__Problem to work on__. Return the run of lines below that opens with the line containing "Q1.(PW-1), with saturation." and closes with the line containing "else if (s <", keeping each one exact.

□ □ □ □

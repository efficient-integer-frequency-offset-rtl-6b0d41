// pk_gen: differential product of received sub-carriers two apart.
//
// For every valid FFT output sample Y_k it forms P_k = conj(Y_{k-2}) * Y_k,
// the correlation of two consecutive even-indexed pilots. Two sample delays
// hold Y_{k-1} and Y_{k-2}; the complex product uses three real multipliers
// (the estimator spends three multipliers on this product); the result is
// scaled back to Q1.15, saturated to PW bits and registered. The correlators
// only use the F+1 most significant bits P_k[PW-1 : PW-1-F] (format Q1.F),
// which are brought out as p4_re/p4_im.
//
// Interface: in_valid/in_re/in_im carry one sample per valid cycle (Q1.15 by
// default). p_valid/p_re/p_im follow one cycle after the sample that produced
// them; p4_re/p4_im are the truncated copy of the same register.
// The 3-multiplier form, the 16-bit P_k and the MSB truncation follow the
// described architecture; the input format, the x2^-15 rescaling and the
// saturation are this design's choices.
module pk_gen #(
  parameter int unsigned YW = 16,  // input sample width (Q1.YW-1)
  parameter int unsigned PW = 16,  // width of P_k (Q1.PW-1)
  parameter int unsigned F  = 2    // fractional bits kept in P_4k
) (
  input  logic                 clk,
  input  logic                 rst_n,
  input  logic                 in_valid,
  input  logic signed [YW-1:0] in_re,
  input  logic signed [YW-1:0] in_im,
  output logic                 p_valid,
  output logic signed [PW-1:0] p_re,
  output logic signed [PW-1:0] p_im,
  output logic signed [F:0]    p4_re,
  output logic signed [F:0]    p4_im
);

  localparam int unsigned MW = 2*YW + 4;   // wide enough for every product/sum

  logic signed [YW-1:0] d1_re, d1_im, d2_re, d2_im;

  always_ff @(posedge clk) begin
    if (!rst_n) begin
      d1_re <= '0; d1_im <= '0; d2_re <= '0; d2_im <= '0;
    end else if (in_valid) begin
      d1_re <= in_re; d1_im <= in_im;
      d2_re <= d1_re; d2_im <= d1_im;
    end
  end

  // (x + jy)(u + jv) with x + jy = conj(Y_{k-2}), u + jv = Y_k:
  //   k1 = u(x+y), k2 = x(v-u), k3 = y(u+v); re = k1 - k3, im = k1 + k2
  logic signed [MW-1:0] x, y, u, v, k1, k2, k3, prod_re, prod_im;
  always_comb begin
    x  = MW'(d2_re);
    y  = -MW'(d2_im);
    u  = MW'(in_re);
    v  = MW'(in_im);
    k1 = u * (x + y);
    k2 = x * (v - u);
    k3 = y * (u + v);
    prod_re = k1 - k3;
    prod_im = k1 + k2;
  end

  // Q2.30-style product back to Q1.(PW-1), with saturation.
  function automatic logic signed [PW-1:0] scale_sat(input logic signed [MW-1:0] a);
    logic signed [MW-1:0] s;
    s = a >>> (2*(YW-1) - (PW-1));
    if (s > MW'((2**(PW-1)) - 1))       return {1'b0, {(PW-1){1'b1}}};
    else if (s < -MW'(2**(PW-1)))       return {1'b1, {(PW-1){1'b0}}};
    else                                return s[PW-1:0];
  endfunction

  always_ff @(posedge clk) begin
    if (!rst_n) begin
      p_valid <= 1'b0;
      p_re    <= '0;
      p_im    <= '0;
    end else begin
      p_valid <= in_valid;
      if (in_valid) begin
        p_re <= scale_sat(prod_re);
        p_im <= scale_sat(prod_im);
      end
    end
  end

  assign p4_re = p_re[PW-1 -: F+1];
  assign p4_im = p_im[PW-1 -: F+1];

endmodule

□ □ □ □

__Exercise solution__.
  // Q2.30-style product back to Q1.(PW-1), with saturation.
  function automatic logic signed [PW-1:0] scale_sat(input logic signed [MW-1:0] a);
    logic signed [MW-1:0] s;
    s = a >>> (2*(YW-1) - (PW-1));
    if (s > MW'((2**(PW-1)) - 1))       return {1'b0, {(PW-1){1'b1}}};
    else if (s < -MW'(2**(PW-1)))       return {1'b1, {(PW-1){1'b0}}};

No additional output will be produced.